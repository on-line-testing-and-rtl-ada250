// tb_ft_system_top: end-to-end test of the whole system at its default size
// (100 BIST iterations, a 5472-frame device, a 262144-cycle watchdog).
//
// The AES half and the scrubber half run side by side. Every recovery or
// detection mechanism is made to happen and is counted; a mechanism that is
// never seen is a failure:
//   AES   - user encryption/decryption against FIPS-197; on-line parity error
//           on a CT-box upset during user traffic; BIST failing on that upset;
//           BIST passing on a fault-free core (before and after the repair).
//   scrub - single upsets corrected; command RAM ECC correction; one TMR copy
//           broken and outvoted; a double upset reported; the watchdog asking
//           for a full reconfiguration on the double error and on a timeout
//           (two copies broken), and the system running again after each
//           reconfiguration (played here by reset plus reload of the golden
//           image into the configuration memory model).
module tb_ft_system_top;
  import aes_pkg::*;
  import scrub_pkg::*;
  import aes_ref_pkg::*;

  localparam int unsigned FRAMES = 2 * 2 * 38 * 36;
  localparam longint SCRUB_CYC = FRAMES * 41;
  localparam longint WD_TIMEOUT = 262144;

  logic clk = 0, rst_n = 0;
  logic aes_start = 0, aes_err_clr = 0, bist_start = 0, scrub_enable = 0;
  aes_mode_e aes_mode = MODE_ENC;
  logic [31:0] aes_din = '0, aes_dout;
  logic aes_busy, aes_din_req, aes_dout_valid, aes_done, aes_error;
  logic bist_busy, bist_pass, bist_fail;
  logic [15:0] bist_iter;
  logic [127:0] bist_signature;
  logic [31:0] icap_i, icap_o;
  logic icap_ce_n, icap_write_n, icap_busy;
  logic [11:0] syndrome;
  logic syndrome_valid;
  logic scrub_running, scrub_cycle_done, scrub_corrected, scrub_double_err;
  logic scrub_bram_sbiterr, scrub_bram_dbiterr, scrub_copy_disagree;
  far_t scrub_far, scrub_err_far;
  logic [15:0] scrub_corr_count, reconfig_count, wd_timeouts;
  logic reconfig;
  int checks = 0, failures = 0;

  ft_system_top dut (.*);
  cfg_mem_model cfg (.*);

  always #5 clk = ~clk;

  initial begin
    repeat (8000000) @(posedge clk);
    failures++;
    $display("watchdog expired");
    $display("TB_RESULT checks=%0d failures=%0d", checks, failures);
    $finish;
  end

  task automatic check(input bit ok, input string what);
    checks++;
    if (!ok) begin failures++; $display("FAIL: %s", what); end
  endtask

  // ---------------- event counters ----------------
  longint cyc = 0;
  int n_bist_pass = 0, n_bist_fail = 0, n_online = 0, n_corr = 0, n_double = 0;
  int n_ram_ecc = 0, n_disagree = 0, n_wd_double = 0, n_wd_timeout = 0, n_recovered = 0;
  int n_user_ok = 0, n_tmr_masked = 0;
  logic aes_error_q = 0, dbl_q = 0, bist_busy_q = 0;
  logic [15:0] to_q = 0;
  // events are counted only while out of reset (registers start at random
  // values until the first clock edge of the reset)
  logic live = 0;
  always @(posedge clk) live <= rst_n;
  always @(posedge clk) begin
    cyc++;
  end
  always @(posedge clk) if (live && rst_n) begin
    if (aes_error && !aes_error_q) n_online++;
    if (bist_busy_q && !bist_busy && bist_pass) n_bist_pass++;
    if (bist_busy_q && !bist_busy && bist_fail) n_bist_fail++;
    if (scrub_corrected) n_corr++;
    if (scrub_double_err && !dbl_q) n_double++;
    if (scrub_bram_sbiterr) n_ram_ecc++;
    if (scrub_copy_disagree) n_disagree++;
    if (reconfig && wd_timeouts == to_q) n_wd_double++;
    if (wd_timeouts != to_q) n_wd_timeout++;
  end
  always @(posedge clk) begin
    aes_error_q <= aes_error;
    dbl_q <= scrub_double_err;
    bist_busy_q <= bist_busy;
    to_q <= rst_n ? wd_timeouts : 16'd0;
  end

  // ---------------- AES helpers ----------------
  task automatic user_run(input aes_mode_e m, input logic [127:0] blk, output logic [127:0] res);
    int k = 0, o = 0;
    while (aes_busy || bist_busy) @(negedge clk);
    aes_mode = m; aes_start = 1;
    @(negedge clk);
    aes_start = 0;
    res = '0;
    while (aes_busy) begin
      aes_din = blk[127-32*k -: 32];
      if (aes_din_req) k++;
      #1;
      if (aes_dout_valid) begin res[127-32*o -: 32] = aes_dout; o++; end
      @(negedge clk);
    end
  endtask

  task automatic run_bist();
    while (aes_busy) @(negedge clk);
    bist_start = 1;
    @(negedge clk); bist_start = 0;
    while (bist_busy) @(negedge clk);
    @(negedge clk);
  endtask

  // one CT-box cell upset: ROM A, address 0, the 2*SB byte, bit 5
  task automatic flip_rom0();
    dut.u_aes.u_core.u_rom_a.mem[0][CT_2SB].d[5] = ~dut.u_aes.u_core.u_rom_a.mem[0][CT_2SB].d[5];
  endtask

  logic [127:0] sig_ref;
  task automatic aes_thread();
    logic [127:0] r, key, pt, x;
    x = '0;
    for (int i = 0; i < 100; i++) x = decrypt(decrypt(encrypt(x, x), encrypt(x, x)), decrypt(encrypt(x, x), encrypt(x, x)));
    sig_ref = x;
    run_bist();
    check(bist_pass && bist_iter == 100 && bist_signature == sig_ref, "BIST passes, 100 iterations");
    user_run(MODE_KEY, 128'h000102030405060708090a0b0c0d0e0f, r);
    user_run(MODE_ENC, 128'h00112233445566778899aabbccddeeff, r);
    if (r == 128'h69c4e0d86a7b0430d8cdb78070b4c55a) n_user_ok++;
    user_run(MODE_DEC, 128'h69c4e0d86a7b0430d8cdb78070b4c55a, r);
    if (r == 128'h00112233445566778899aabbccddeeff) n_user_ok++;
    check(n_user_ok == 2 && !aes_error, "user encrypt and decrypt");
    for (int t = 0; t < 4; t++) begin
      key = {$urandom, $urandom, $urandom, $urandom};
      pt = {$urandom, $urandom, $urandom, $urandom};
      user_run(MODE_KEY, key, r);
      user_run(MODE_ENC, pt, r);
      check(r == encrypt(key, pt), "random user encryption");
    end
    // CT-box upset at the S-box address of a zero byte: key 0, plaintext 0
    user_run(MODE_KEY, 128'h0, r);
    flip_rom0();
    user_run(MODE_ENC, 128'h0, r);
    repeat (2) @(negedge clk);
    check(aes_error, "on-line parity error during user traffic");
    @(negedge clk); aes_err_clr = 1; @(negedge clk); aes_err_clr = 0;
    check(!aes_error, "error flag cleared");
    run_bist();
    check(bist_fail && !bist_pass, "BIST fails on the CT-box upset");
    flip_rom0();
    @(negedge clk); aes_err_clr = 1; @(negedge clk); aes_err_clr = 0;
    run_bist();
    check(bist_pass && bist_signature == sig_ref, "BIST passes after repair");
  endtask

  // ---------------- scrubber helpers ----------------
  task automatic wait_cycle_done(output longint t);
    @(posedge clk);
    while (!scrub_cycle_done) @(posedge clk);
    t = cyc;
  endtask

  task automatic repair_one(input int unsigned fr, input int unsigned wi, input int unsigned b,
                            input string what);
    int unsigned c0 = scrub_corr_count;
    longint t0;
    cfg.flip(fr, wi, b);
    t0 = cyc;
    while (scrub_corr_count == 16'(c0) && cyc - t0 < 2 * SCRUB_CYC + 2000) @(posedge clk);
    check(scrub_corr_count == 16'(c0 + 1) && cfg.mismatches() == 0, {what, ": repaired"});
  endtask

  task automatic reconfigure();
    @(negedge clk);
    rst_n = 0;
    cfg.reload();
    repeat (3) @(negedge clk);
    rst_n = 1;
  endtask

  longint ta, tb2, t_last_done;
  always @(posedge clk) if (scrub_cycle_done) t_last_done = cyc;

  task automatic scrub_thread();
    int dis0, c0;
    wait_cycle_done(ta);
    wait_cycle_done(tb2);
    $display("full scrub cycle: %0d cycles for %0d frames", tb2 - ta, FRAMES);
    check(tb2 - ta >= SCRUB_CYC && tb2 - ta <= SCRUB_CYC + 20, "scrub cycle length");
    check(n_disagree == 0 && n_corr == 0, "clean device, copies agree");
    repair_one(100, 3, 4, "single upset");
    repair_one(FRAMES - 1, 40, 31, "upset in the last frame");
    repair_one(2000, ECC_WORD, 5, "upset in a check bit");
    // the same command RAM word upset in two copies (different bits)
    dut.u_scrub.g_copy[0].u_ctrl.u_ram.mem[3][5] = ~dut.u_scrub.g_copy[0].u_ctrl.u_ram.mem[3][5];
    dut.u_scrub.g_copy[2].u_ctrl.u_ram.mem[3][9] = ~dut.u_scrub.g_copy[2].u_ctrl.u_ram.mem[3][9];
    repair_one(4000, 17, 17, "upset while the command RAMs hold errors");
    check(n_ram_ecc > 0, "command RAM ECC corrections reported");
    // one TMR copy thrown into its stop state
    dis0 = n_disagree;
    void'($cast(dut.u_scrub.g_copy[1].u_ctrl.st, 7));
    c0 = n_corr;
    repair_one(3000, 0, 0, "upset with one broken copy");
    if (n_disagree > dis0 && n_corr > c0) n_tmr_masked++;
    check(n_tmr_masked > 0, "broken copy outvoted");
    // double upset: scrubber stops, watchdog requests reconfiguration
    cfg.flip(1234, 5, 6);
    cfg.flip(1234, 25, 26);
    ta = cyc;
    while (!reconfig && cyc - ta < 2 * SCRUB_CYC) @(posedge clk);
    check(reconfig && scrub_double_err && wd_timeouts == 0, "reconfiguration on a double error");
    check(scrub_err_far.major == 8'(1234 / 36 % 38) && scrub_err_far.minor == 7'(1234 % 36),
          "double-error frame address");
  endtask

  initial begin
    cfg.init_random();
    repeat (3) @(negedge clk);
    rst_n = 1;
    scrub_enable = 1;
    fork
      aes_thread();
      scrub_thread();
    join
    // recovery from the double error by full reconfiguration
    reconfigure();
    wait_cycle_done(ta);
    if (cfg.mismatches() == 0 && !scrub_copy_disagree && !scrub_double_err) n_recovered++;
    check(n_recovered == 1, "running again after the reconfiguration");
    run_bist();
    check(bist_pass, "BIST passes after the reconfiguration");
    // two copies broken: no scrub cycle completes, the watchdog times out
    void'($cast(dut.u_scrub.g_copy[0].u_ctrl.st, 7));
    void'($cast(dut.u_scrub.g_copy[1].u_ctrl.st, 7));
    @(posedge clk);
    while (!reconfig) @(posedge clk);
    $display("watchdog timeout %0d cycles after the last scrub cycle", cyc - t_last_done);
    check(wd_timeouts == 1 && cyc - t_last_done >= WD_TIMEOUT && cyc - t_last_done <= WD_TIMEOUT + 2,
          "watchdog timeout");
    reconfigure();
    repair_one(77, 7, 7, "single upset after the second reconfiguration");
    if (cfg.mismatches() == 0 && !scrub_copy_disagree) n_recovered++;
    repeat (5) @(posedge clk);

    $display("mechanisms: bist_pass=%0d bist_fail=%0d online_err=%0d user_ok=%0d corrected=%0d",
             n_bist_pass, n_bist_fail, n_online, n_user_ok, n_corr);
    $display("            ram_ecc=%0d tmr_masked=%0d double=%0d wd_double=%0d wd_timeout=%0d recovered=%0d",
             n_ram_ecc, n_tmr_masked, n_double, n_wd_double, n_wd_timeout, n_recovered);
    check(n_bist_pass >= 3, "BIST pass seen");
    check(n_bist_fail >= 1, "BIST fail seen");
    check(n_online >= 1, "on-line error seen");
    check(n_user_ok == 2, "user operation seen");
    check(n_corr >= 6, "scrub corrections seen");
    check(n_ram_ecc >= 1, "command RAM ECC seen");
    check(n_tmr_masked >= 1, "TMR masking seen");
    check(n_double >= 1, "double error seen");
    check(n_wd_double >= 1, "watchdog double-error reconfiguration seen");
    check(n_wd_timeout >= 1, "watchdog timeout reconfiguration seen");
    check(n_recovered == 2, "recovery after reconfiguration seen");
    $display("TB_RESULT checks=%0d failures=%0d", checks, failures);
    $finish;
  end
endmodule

○ ○ ○ ○ ○

WHAT THE TASK ASKS:
Pick each line holding the word "FRAMES" out of the listing.

SOLUTION BELOW:
  localparam int unsigned FRAMES = 2 * 2 * 38 * 36;
  localparam longint SCRUB_CYC = FRAMES * 41;
    $display("full scrub cycle: %0d cycles for %0d frames", tb2 - ta, FRAMES);
    repair_one(FRAMES - 1, 40, 31, "upset in the last frame");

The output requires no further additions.